START Given entries
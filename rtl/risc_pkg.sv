// risc_pkg: shared widths, the opcode map and the decoded-instruction type of
// the 16-bit single-cycle RISC processor.
//
// Fixed by the design: 16-bit instructions and registers, a 5-bit opcode in
// bits [15:11], eight registers with 3-bit addresses, a 64-word common memory
// addressed by 6-bit pointers, and the 27 instructions MOV, AND, OR, XOR, ADD,
// SUB, SL, RL, SR, RR, SWAP, MUL, LHI, LLI, ANDI, ORI, XORI, ADDI, SUBI, LOAD,
// STORE, JMP, JZ, JNZ, JP, JN and HALT.
// Own choice: the numeric value of each opcode (the order of the list above,
// MOV = 0). Codes 27..31 are reserved and execute as no-operations.
package risc_pkg;

  localparam int unsigned XLEN      = 16;  // data, register and instruction width
  localparam int unsigned OPW       = 5;   // opcode width
  localparam int unsigned RAW       = 3;   // register address width
  localparam int unsigned NREGS     = 8;   // general purpose registers
  localparam int unsigned MAW       = 6;   // memory pointer width
  localparam int unsigned MEM_WORDS = 64;  // common instruction/data memory

  typedef logic [XLEN-1:0] word_t;
  typedef logic [RAW-1:0]  raddr_t;
  typedef logic [MAW-1:0]  maddr_t;

  typedef enum logic [OPW-1:0] {
    OP_MOV   = 5'd0,
    OP_AND   = 5'd1,
    OP_OR    = 5'd2,
    OP_XOR   = 5'd3,
    OP_ADD   = 5'd4,
    OP_SUB   = 5'd5,
    OP_SL    = 5'd6,
    OP_RL    = 5'd7,
    OP_SR    = 5'd8,
    OP_RR    = 5'd9,
    OP_SWAP  = 5'd10,
    OP_MUL   = 5'd11,
    OP_LHI   = 5'd12,
    OP_LLI   = 5'd13,
    OP_ANDI  = 5'd14,
    OP_ORI   = 5'd15,
    OP_XORI  = 5'd16,
    OP_ADDI  = 5'd17,
    OP_SUBI  = 5'd18,
    OP_LOAD  = 5'd19,
    OP_STORE = 5'd20,
    OP_JMP   = 5'd21,
    OP_JZ    = 5'd22,
    OP_JNZ   = 5'd23,
    OP_JP    = 5'd24,
    OP_JN    = 5'd25,
    OP_HALT  = 5'd26
  } opcode_e;

  // Operation selected inside the ALU.
  typedef enum logic [3:0] {
    ALU_PASS_B = 4'd0,   // result = operand B (MOV)
    ALU_AND    = 4'd1,
    ALU_OR     = 4'd2,
    ALU_XOR    = 4'd3,
    ALU_ADD    = 4'd4,
    ALU_SUB    = 4'd5,
    ALU_SL     = 4'd6,   // shift B left one place
    ALU_RL     = 4'd7,   // rotate B left one place
    ALU_SR     = 4'd8,   // arithmetic shift B right one place (divide by 2)
    ALU_RR     = 4'd9,   // rotate B right one place
    ALU_SWAP   = 4'd10,  // exchange the bytes of B
    ALU_MUL    = 4'd11,  // low 16 bits of A * B
    ALU_LHI    = 4'd12,  // {B[7:0], A[7:0]}
    ALU_LLI    = 4'd13   // {A[15:8], B[7:0]}
  } alu_op_e;

  // Jump condition evaluated by the program counter.
  typedef enum logic [2:0] {
    JC_NONE   = 3'd0,  // no jump
    JC_ALWAYS = 3'd1,  // JMP
    JC_Z      = 3'd2,  // JZ : Zero flag set
    JC_NZ     = 3'd3,  // JNZ: Zero flag clear
    JC_P      = 3'd4,  // JP : Sign and Zero flags clear
    JC_N      = 3'd5   // JN : Sign flag set
  } jcond_e;

  // Everything the decoder derives from one instruction.
  typedef struct packed {
    opcode_e op;
    raddr_t  rd;        // destination register (formats a, b, c)
    raddr_t  rs;        // source register (formats a, d)
    logic    use_imm;   // operand B is the zero-extended 8-bit immediate
    logic [7:0] imm;
    alu_op_e alu_op;
    logic    alu_inst;  // the ALU produces the write-back value and flags
    logic    wb_en;     // the destination register is written
    logic    load;
    logic    store;
    maddr_t  maddr;     // data memory pointer of LOAD/STORE
    jcond_e  jcond;
    maddr_t  jtarget;   // jump destination
    logic    halt;
  } decoded_t;

endpackage
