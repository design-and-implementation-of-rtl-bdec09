// carry_select_adder: W-bit adder with carry in, split into BLK-bit blocks.
//
// The lowest block is a ripple-carry adder fed by carry_in. Every higher block
// computes two ripple-carry sums at once, one assuming a carry in of 0 and one
// assuming 1, and the real carry out of the block below selects between them.
// The carry path through the word is thus one multiplexer per block instead
// of one full adder per bit. 16 bits follow the processor's word width; the
// block size of 4 is this design's choice (the internal arrangement of the
// original "modified" adder is not specified). Purely combinational.
module carry_select_adder #(
  parameter int unsigned W   = 16,
  parameter int unsigned BLK = 4
) (
  input  logic [W-1:0] a,
  input  logic [W-1:0] b,
  input  logic         carry_in,
  output logic [W-1:0] sum,
  output logic         carry_out
);
  localparam int unsigned NBLK = (W + BLK - 1) / BLK;

  logic [NBLK:0] c;   // carry into each block
  assign c[0] = carry_in;

  // Ripple-carry sum of one BLK-bit block for a given carry in; returns
  // {carry_out, sum}.
  function automatic logic [BLK:0] ripple(input logic [BLK-1:0] x,
                                          input logic [BLK-1:0] yb,
                                          input logic cin);
    logic [BLK:0] r;
    logic         k;
    k = cin;
    for (int i = 0; i < BLK; i++) begin
      r[i] = x[i] ^ yb[i] ^ k;
      k    = (x[i] & yb[i]) | (x[i] & k) | (yb[i] & k);
    end
    r[BLK] = k;
    return r;
  endfunction

  // Operands zero-padded to whole blocks.
  logic [NBLK*BLK-1:0] ap, bp, sp;
  assign ap = (NBLK*BLK)'(a);
  assign bp = (NBLK*BLK)'(b);

  for (genvar k = 0; k < NBLK; k++) begin : g_blk
    if (k == 0) begin : g_first
      logic [BLK:0] r;
      assign r = ripple(ap[BLK-1:0], bp[BLK-1:0], c[0]);
      assign sp[BLK-1:0] = r[BLK-1:0];
      assign c[1]        = r[BLK];
    end else begin : g_sel
      logic [BLK:0] r0, r1;
      assign r0 = ripple(ap[k*BLK +: BLK], bp[k*BLK +: BLK], 1'b0);
      assign r1 = ripple(ap[k*BLK +: BLK], bp[k*BLK +: BLK], 1'b1);
      assign sp[k*BLK +: BLK] = c[k] ? r1[BLK-1:0] : r0[BLK-1:0];
      assign c[k+1]           = c[k] ? r1[BLK]     : r0[BLK];
    end
  end

  assign sum = sp[W-1:0];
  // With W a multiple of BLK the carry out of the last block is the word's;
  // otherwise the carry lands in the first padding bit of the sum.
  assign carry_out = (NBLK*BLK == W) ? c[NBLK] : sp[W % BLK == 0 ? W-1 : W];
endmodule
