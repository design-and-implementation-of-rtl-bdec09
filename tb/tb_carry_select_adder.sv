// tb_carry_select_adder: random and corner-case sums of the 16-bit carry
// select adder compared with {carry, sum} = a + b + cin.
module tb_carry_select_adder;
  localparam int unsigned W = 16;
  logic [W-1:0] a, b, s;
  logic         ci, co;
  int checks = 0, failures = 0;

  carry_select_adder #(.W(W)) dut (.a, .b, .carry_in(ci), .sum(s), .carry_out(co));

  task automatic check(input logic [W-1:0] x, input logic [W-1:0] y, input logic c);
    logic [W:0] ref_v;
    a = x; b = y; ci = c;
    #1;
    ref_v = {1'b0, x} + {1'b0, y} + (W+1)'(c);
    checks++;
    if ({co, s} != ref_v) begin
      failures++;
      $display("FAIL %h + %h + %b = %b_%h, expected %h", x, y, c, co, s, ref_v);
    end
  endtask

  initial begin
    #1000000;
    failures++;
    $display("watchdog expired");
    $display("TB_RESULT checks=%0d failures=%0d", checks, failures);
    $finish;
  end

  initial begin
    check('0, '0, 0);
    check('1, '0, 1);
    check('1, '1, 1);
    check(16'h000f, 16'h0001, 0);  // carry out of the first block
    check(16'h0ff0, 16'h0010, 0);  // carry rippling through selected blocks
    check(16'h7fff, 16'h0001, 0);
    for (int i = 0; i < 5000; i++)
      check(W'($urandom), W'($urandom), 1'($urandom));
    $display("TB_RESULT checks=%0d failures=%0d", checks, failures);
    $finish;
  end
endmodule
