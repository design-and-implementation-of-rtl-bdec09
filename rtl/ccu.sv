// ccu: clock control unit. Schedules which blocks of the processor act in
// each clock cycle and keeps the run/halt state.
//
// States: IDLE after reset, RUN while a program executes, HALTED after a HALT
// instruction. A `start` pulse in IDLE or HALTED clears the program counter
// (`pc_clear`) and enters RUN. In RUN every cycle runs one instruction:
// `idu_en` and the write-timing strobe `we_t` are high, `pc_en` is high
// unless the instruction is HALT (the PC then stays on the HALT), and
// `alu_en` is high only when the decoded instruction is an ALU instruction,
// so the ALU's flag register is selected only when it has work. A decoded
// HALT moves to HALTED at the end of its cycle, after which all enables stay
// low. `cycles` counts RUN cycles since the last start, HALT included, so it
// equals the number of instructions executed.
// The enable names follow the design's block diagram; the state machine, the
// start input and the cycle counter are this design's own, since the design
// gives the unit's purpose only.
module ccu
  import risc_pkg::*;
(
  input  logic  clk,
  input  logic  rst_n,
  input  logic  start,
  input  logic  halt,       // decoded HALT
  input  logic  alu_inst,   // decoded instruction uses the ALU
  output logic  pc_en,
  output logic  pc_clear,
  output logic  idu_en,
  output logic  alu_en,
  output logic  we_t,
  output logic  running,
  output logic  halted,
  output word_t cycles
);
  typedef enum logic [1:0] {S_IDLE, S_RUN, S_HALTED} state_e;
  state_e state;

  assign running  = (state == S_RUN);
  assign halted   = (state == S_HALTED);
  assign idu_en   = running;
  assign we_t     = running;
  assign pc_en    = running & ~halt;
  assign alu_en   = running & alu_inst;
  assign pc_clear = start & ~running;

  always_ff @(posedge clk or negedge rst_n) begin
    if (!rst_n) begin
      state  <= S_IDLE;
      cycles <= '0;
    end else begin
      unique case (state)
        S_IDLE, S_HALTED: if (start) begin
          state  <= S_RUN;
          cycles <= '0;
        end
        S_RUN: begin
          cycles <= cycles + 1'b1;
          if (halt) state <= S_HALTED;
        end
        default: state <= S_IDLE;
      endcase
    end
  end
endmodule
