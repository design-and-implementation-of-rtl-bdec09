// tb_ccu: takes the clock control unit through IDLE -> RUN -> HALTED ->
// RUN, checking every enable in each state, that alu_en follows the decoded
// instruction class, that HALT freezes the PC in its own cycle, and that the
// cycle counter equals the number of instructions run including HALT.
module tb_ccu;
  import risc_pkg::*;
  logic  clk = 0, rst_n = 0;
  logic  start, halt, alu_inst;
  logic  pc_en, pc_clear, idu_en, alu_en, we_t, running, halted;
  word_t cycles;
  int checks = 0, failures = 0;

  ccu dut (.*);

  always #5 clk = ~clk;

  initial begin
    repeat (2000) @(posedge clk);
    failures++;
    $display("watchdog expired");
    $display("TB_RESULT checks=%0d failures=%0d", checks, failures);
    $finish;
  end

  task automatic expect_out(input string what, input logic e_run, input logic e_halted,
                            input logic e_pc, input logic e_clr, input logic e_alu);
    #1;
    checks++;
    if (running != e_run || halted != e_halted || pc_en != e_pc || pc_clear != e_clr ||
        alu_en != e_alu || idu_en != e_run || we_t != e_run) begin
      failures++;
      $display("FAIL %s: run=%b halted=%b pc_en=%b clr=%b alu_en=%b idu_en=%b we_t=%b",
               what, running, halted, pc_en, pc_clear, alu_en, idu_en, we_t);
    end
  endtask

  task automatic run_program(input int n);
    @(negedge clk);
    start = 1; halt = 0; alu_inst = 0;
    expect_out("start", 0, cycles != 0 || halted, 0, 1, 0);
    @(negedge clk);
    start = 0;
    for (int i = 0; i < n - 1; i++) begin
      alu_inst = 1'($urandom);
      expect_out("run", 1, 0, 1, 0, alu_inst);
      @(negedge clk);
    end
    halt = 1; alu_inst = 0;
    expect_out("halt cycle", 1, 0, 0, 0, 0);
    @(negedge clk);
    halt = 0;
    expect_out("halted", 0, 1, 0, 0, 0);
    checks++;
    if (cycles != word_t'(n)) begin
      failures++;
      $display("FAIL cycles=%0d expected %0d", cycles, n);
    end
    repeat (3) @(negedge clk);
    alu_inst = 1;
    expect_out("stays halted", 0, 1, 0, 0, 0);
  endtask

  initial begin
    start = 0; halt = 0; alu_inst = 0;
    #12 rst_n = 1;
    @(negedge clk);
    alu_inst = 1;
    expect_out("idle", 0, 0, 0, 0, 0);
    run_program(26);
    run_program(5);
    run_program(1);
    $display("TB_RESULT checks=%0d failures=%0d", checks, failures);
    $finish;
  end
endmodule
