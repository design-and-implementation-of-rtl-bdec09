// idu: instruction decoder unit. Splits a 16-bit instruction into the fields
// of its format and derives the controls of the single cycle that runs it.
//
// Every instruction carries its 5-bit opcode in bits [15:11]. The formats are
// the design's:
//   (a) register ops   MOV AND OR XOR ADD SUB SL RL SR RR SWAP MUL
//                      rd = [10:8], rs = [7:5], [4:0] zero
//   (b) immediate ops  LHI LLI ANDI ORI XORI ADDI SUBI
//                      rd = [10:8], 8-bit immediate = [7:0]
//   (c) LOAD           rd = [10:8], 6-bit memory address = [7:2], [1:0] zero
//   (d) STORE          6-bit memory address = [10:5], rs = [4:2], [1:0] zero
//   (e) JMP JZ JNZ JP JN  6-bit target address = [10:5], [4:0] zero
//   (f) HALT           [10:0] zero
// Two-operand ops compute rd = rd op rs (or rd op imm); one-operand ops (MOV
// and the shifts) compute rd = op(rs). The decoder enables write-back for
// formats (a), (b) and (c), asks the program counter to record the address
// of a LOAD/STORE in the link register, and passes the jump condition and
// target. The immediate is zero-extended. Reserved opcodes 27..31 do nothing.
// When `idu_en` is low every control is inactive. Combinational.
// The opcode values, the zero extension and the use of rd as first operand
// are this design's choices.
module idu
  import risc_pkg::*;
(
  input  logic     idu_en,
  input  word_t    instr,
  output decoded_t dec
);
  logic [OPW-1:0] opc;
  assign opc = instr[15:11];

  always_comb begin
    dec          = '0;
    dec.op       = opcode_e'(opc);
    dec.rd       = instr[10:8];
    dec.rs       = instr[7:5];
    dec.imm      = instr[7:0];
    dec.maddr    = instr[7:2];
    dec.jtarget  = instr[10:5];
    dec.alu_op   = ALU_PASS_B;
    dec.jcond    = JC_NONE;

    if (idu_en) begin
      unique case (opc)
        OP_MOV:   begin dec.alu_op = ALU_PASS_B; dec.alu_inst = 1'b1; end
        OP_AND:   begin dec.alu_op = ALU_AND;    dec.alu_inst = 1'b1; end
        OP_OR:    begin dec.alu_op = ALU_OR;     dec.alu_inst = 1'b1; end
        OP_XOR:   begin dec.alu_op = ALU_XOR;    dec.alu_inst = 1'b1; end
        OP_ADD:   begin dec.alu_op = ALU_ADD;    dec.alu_inst = 1'b1; end
        OP_SUB:   begin dec.alu_op = ALU_SUB;    dec.alu_inst = 1'b1; end
        OP_SL:    begin dec.alu_op = ALU_SL;     dec.alu_inst = 1'b1; end
        OP_RL:    begin dec.alu_op = ALU_RL;     dec.alu_inst = 1'b1; end
        OP_SR:    begin dec.alu_op = ALU_SR;     dec.alu_inst = 1'b1; end
        OP_RR:    begin dec.alu_op = ALU_RR;     dec.alu_inst = 1'b1; end
        OP_SWAP:  begin dec.alu_op = ALU_SWAP;   dec.alu_inst = 1'b1; end
        OP_MUL:   begin dec.alu_op = ALU_MUL;    dec.alu_inst = 1'b1; end
        OP_LHI:   begin dec.alu_op = ALU_LHI;  dec.use_imm = 1'b1; dec.alu_inst = 1'b1; end
        OP_LLI:   begin dec.alu_op = ALU_LLI;  dec.use_imm = 1'b1; dec.alu_inst = 1'b1; end
        OP_ANDI:  begin dec.alu_op = ALU_AND;  dec.use_imm = 1'b1; dec.alu_inst = 1'b1; end
        OP_ORI:   begin dec.alu_op = ALU_OR;   dec.use_imm = 1'b1; dec.alu_inst = 1'b1; end
        OP_XORI:  begin dec.alu_op = ALU_XOR;  dec.use_imm = 1'b1; dec.alu_inst = 1'b1; end
        OP_ADDI:  begin dec.alu_op = ALU_ADD;  dec.use_imm = 1'b1; dec.alu_inst = 1'b1; end
        OP_SUBI:  begin dec.alu_op = ALU_SUB;  dec.use_imm = 1'b1; dec.alu_inst = 1'b1; end
        OP_LOAD:  begin dec.load  = 1'b1; end
        OP_STORE: begin dec.store = 1'b1; dec.rs = instr[4:2]; dec.maddr = instr[10:5]; end
        OP_JMP:   dec.jcond = JC_ALWAYS;
        OP_JZ:    dec.jcond = JC_Z;
        OP_JNZ:   dec.jcond = JC_NZ;
        OP_JP:    dec.jcond = JC_P;
        OP_JN:    dec.jcond = JC_N;
        OP_HALT:  dec.halt  = 1'b1;
        default:  ;  // reserved: no operation
      endcase
      dec.wb_en = dec.alu_inst | dec.load;
    end
  end
endmodule
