// tb_idu: builds instructions of every opcode (and the reserved ones) with
// random fields in the six formats, and checks the decoded register
// addresses, immediate, memory address, jump target and controls against a
// table of what each instruction must do; with idu_en low nothing may act.
module tb_idu;
  import risc_pkg::*;
  logic     idu_en;
  word_t    instr;
  decoded_t dec;
  int checks = 0, failures = 0;

  idu dut (.*);

  initial begin
    #1000000;
    failures++;
    $display("watchdog expired");
    $display("TB_RESULT checks=%0d failures=%0d", checks, failures);
    $finish;
  end

  task automatic fail(input string what, input int opc);
    failures++;
    $display("FAIL opcode %0d: %s (instr=%h)", opc, what, instr);
  endtask

  initial begin
    for (int n = 0; n < 3000; n++) begin
      int     opc;
      logic   is_reg, is_imm, is_ld, is_st, is_j, is_h;
      alu_op_e exp_op;
      jcond_e  exp_j;
      opc    = n % 32;
      idu_en = (n % 7) != 0;
      instr  = {5'(opc), 11'($urandom)};
      #1;
      is_reg = opc <= 11;
      is_imm = opc >= 12 && opc <= 18;
      is_ld  = opc == 19;
      is_st  = opc == 20;
      is_j   = opc >= 21 && opc <= 25;
      is_h   = opc == 26;
      case (opc)
        1, 14:  exp_op = ALU_AND;
        2, 15:  exp_op = ALU_OR;
        3, 16:  exp_op = ALU_XOR;
        4, 17:  exp_op = ALU_ADD;
        5, 18:  exp_op = ALU_SUB;
        6:      exp_op = ALU_SL;
        7:      exp_op = ALU_RL;
        8:      exp_op = ALU_SR;
        9:      exp_op = ALU_RR;
        10:     exp_op = ALU_SWAP;
        11:     exp_op = ALU_MUL;
        12:     exp_op = ALU_LHI;
        13:     exp_op = ALU_LLI;
        default: exp_op = ALU_PASS_B;
      endcase
      case (opc)
        21: exp_j = JC_ALWAYS;
        22: exp_j = JC_Z;
        23: exp_j = JC_NZ;
        24: exp_j = JC_P;
        25: exp_j = JC_N;
        default: exp_j = JC_NONE;
      endcase
      if (!idu_en) begin
        is_reg = 0; is_imm = 0; is_ld = 0; is_st = 0; is_j = 0; is_h = 0; exp_j = JC_NONE;
      end
      checks++;
      if (dec.op != opcode_e'(opc)) fail("opcode field", opc);
      if (dec.alu_inst != (is_reg || is_imm)) fail("alu_inst", opc);
      if (dec.wb_en != (is_reg || is_imm || is_ld)) fail("wb_en", opc);
      if (dec.load != is_ld || dec.store != is_st || dec.halt != is_h) fail("ld/st/halt", opc);
      if (dec.jcond != exp_j) fail("jump condition", opc);
      if ((is_reg || is_imm) && dec.alu_op != exp_op) fail("alu op", opc);
      if (is_imm != dec.use_imm && idu_en) fail("use_imm", opc);
      if ((is_reg || is_imm || is_ld) && dec.rd != instr[10:8]) fail("rd", opc);
      if (is_reg && dec.rs != instr[7:5]) fail("rs", opc);
      if (is_imm && dec.imm != instr[7:0]) fail("imm", opc);
      if (is_ld && dec.maddr != instr[7:2]) fail("load address", opc);
      if (is_st && (dec.maddr != instr[10:5] || dec.rs != instr[4:2])) fail("store fields", opc);
      if (is_j && dec.jtarget != instr[10:5]) fail("jump target", opc);
    end
    $display("TB_RESULT checks=%0d failures=%0d", checks, failures);
    $finish;
  end
endmodule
END Given entries
**Required work:** Word for word, restate the lines above from the line containing "the HALT), and" through the line containing "unit's purpose only.", with both included and nothing else.

**Exercise solution:**
// unless the instruction is HALT (the PC then stays on the HALT), and
// `alu_en` is high only when the decoded instruction is an ALU instruction,
// so the ALU's flag register is selected only when it has work. A decoded
// HALT moves to HALTED at the end of its cycle, after which all enables stay
// low. `cycles` counts RUN cycles since the last start, HALT included, so it
// equals the number of instructions executed.
// The enable names follow the design's block diagram; the state machine, the
// start input and the cycle counter are this design's own, since the design
// gives the unit's purpose only.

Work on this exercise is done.